Druggable Molecular Targets for the Treatment of Triple Negative Breast Cancer

Affiliations
  • 1Molecular Oncology, Basil Hetzel Institute, The Queen Elizabeth Hospital, Woodville South, Australia. jenny.hardingham@sa.gov.au
  • 2Adelaide Medical School, University of Adelaide, Adelaide, Australia.
  • 3Medical Oncology, The Queen Elizabeth Hospital, Woodville South, Australia.

Abstract

Breast cancer (BC) is still the most common cancer among women worldwide. Amongst the subtypes of BC, triple negative breast cancer (TNBC) is characterized by deficient expression of estrogen, progesterone, and human epidermal growth factor receptor 2 receptors. These patients are therefore not given the option of targeted therapy and have worse prognosis as a result. Consequently, much research has been devoted to identifying specific molecular targets that can be utilized for targeted cancer therapy, thereby limiting the progression and metastasis of this invasive tumor, and improving patient outcomes.

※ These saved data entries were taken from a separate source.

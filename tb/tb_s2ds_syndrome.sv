// tb_s2ds_syndrome: test of the syndrome check on the 4 x 6 example
// parity-check matrix.
//
// All 64 hard-decision vectors are applied; the reference evaluates each
// parity equation by hand (rows {1,4}, {2,5}, {1,3,5}, {3,6} in 1-based
// column numbers) and the all-zero flag.
module tb_s2ds_syndrome;

  logic [5:0] c;
  logic [3:0] syn;
  logic       ok;
  int checks = 0, failures = 0, codewords = 0;

  s2ds_syndrome dut (.c_i(c), .syn_o(syn), .ok_o(ok));

  initial begin
    #10000;
    failures++;
    $display("watchdog expired");
    $display("TB_RESULT checks=%0d failures=%0d", checks, failures);
    $finish;
  end

  initial begin
    for (int v = 0; v < 64; v++) begin
      logic [3:0] want;
      c = 6'(v);
      #1;
      want[0] = c[0] ^ c[3];
      want[1] = c[1] ^ c[4];
      want[2] = c[0] ^ c[2] ^ c[4];
      want[3] = c[2] ^ c[5];
      checks++;
      if (syn != want || ok != (want == 0)) begin
        failures++;
        $display("FAIL c=%b syn=%b ok=%0d want %b", c, syn, ok, want);
      end
      if (want == 0) codewords++;
    end
    // The example code has rank 4, so 2^(6-4) = 4 codewords.
    checks++;
    if (codewords != 4) begin
      failures++;
      $display("FAIL found %0d codewords", codewords);
    end
    $display("TB_RESULT checks=%0d failures=%0d", checks, failures);
    $finish;
  end

endmodule
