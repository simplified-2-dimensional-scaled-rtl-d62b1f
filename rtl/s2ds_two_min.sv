// s2ds_two_min: first and second minimum of a check node's input magnitudes.
//
// A check node of a min-sum decoder only ever sends one of two magnitudes:
// the smallest input (min1) to every edge except the one it came from, and
// the second smallest (min2) to that edge. This block finds min1, min2 and
// the index of min1 among DC unsigned magnitudes.
//
// How it works: a tournament. The inputs, padded to a power of two P with
// the largest magnitude, are reduced by a binary tree of comparators; each
// node passes on the smaller value and its index, the left (lower-index)
// one on a tie, so min1 is the first occurrence of the minimum. The second
// minimum must have lost directly to min1 somewhere on its way up, so min2
// is the smallest of the log2(P) values that met min1's path: they are
// picked by multiplexers from the index of min1 and reduced by log2(P) - 1
// further comparators. For power-of-two DC that is DC + log2(DC) - 2
// comparisons, the usual count for a two-minimum finder; comparisons
// against padding are constant and vanish in synthesis. Only the function
// (min1, min2, index of min1) and that comparison count come from the
// algorithm's description; the tournament structure is this design's
// choice.
//
// Interface: mag_i[DC] in, min1_o / min2_o / idx_o out. Purely
// combinational, no clock. The two stages are in series, so the path is
// about 2*log2(DC) comparators plus the multiplexers deep.
module s2ds_two_min #(
  parameter int unsigned DC    = 6,
  parameter int unsigned MAG_W = 5,
  localparam int unsigned IDX_W = (DC > 1) ? $clog2(DC) : 1
) (
  input  logic [MAG_W-1:0] mag_i [DC],
  output logic [MAG_W-1:0] min1_o,
  output logic [MAG_W-1:0] min2_o,
  output logic [IDX_W-1:0] idx_o
);

  localparam int unsigned LEVELS = (DC > 1) ? $clog2(DC) : 0;
  localparam int unsigned P      = 1 << LEVELS;   // padded leaf count

  logic [MAG_W-1:0] val [LEVELS+1][P];   // winner value of each tree node
  logic [IDX_W-1:0] win [LEVELS+1][P];   // winner index of each tree node
  logic [MAG_W-1:0] lost;                // value that met min1 at a level
  logic [IDX_W-1:0] node;                // min1's ancestor at a level

  always_comb begin
    // Leaves: a real input or padding with the largest magnitude.
    for (int unsigned k = 0; k < P; k++) begin
      val[0][k] = (k < DC) ? mag_i[k] : '1;
      win[0][k] = IDX_W'(k);
    end
    // Tournament for min1.
    for (int unsigned l = 1; l <= LEVELS; l++) begin
      for (int unsigned k = 0; k < P; k++) begin
        if (k < (P >> l)) begin
          if (val[l-1][2*k] <= val[l-1][2*k+1]) begin
            val[l][k] = val[l-1][2*k];
            win[l][k] = win[l-1][2*k];
          end else begin
            val[l][k] = val[l-1][2*k+1];
            win[l][k] = win[l-1][2*k+1];
          end
        end else begin
          val[l][k] = '0;   // unused slot of this level
          win[l][k] = '0;
        end
      end
    end
    min1_o = val[LEVELS][0];
    idx_o  = win[LEVELS][0];
    // min2: smallest of the opponents min1 met, one per level.
    min2_o = '1;
    for (int unsigned l = 0; l < LEVELS; l++) begin
      node = IDX_W'(idx_o >> l);
      lost = val[l][node ^ IDX_W'(1)];
      if (lost < min2_o) min2_o = lost;
    end
  end

endmodule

In this review, we have focused on the molecular targets in TNBC, categorizing these into targets within the immune system such as immune checkpoint modulators, intra-nuclear targets, intracellular targets, and cell surface targets. The aim of this review is to introduce and summarize the known targets and drugs under investigation in phase II or III clinical trials, while introducing additional possible targets for future drug development. This review brings a tangible benefit to cancer researchers who seek a comprehensive comparison of TNBC treatment options.

Keyword

Clinical trial; Drug therapy; Triple negative breast neoplasms

MeSH Terms

Breast Neoplasms
Drug Therapy
Estrogens
Female
Humans
Immune System
Neoplasm Metastasis
Progesterone
Prognosis
Receptor, Epidermal Growth Factor
Triple Negative Breast Neoplasms*
Estrogens
Progesterone
Receptor, Epidermal Growth Factor

Figure

  • Figure 1 Major druggable targets expressed as proteins or glycoproteins and functioning as receptors, ligands, channels, mitotic protein kinases or nuclear receptors. TIM-3 = T cell immunoglobulin and mucin-domain containing-3; PD-1 = programmed cell death protein 1; PD-L1 = programmed death-ligand 1; Hh = hedgehog; VEGFR2 = vascular endothelial growth factor receptor 2; FGFR = fibroblast growth factor receptor; EGFR = epidermal growth factor receptor; GPNMB = glycoprotein non-metastatic B; Trop-2 = trophoblast antigen 2; AR = androgen receptor; CSF1R = colony stimulating factor 1 receptor; FZD = frizzled.

  • Figure 2 Major druggable signaling pathways with significant roles in triple negative breast cancer. JAK = Janus kinase; IL = interleukin; RTK = receptor tyrosine kinase; PI3K = phosphoinositide 3-kinase; GPCR = G protein-coupled receptor; mTOR = mammalian target of rapamycin.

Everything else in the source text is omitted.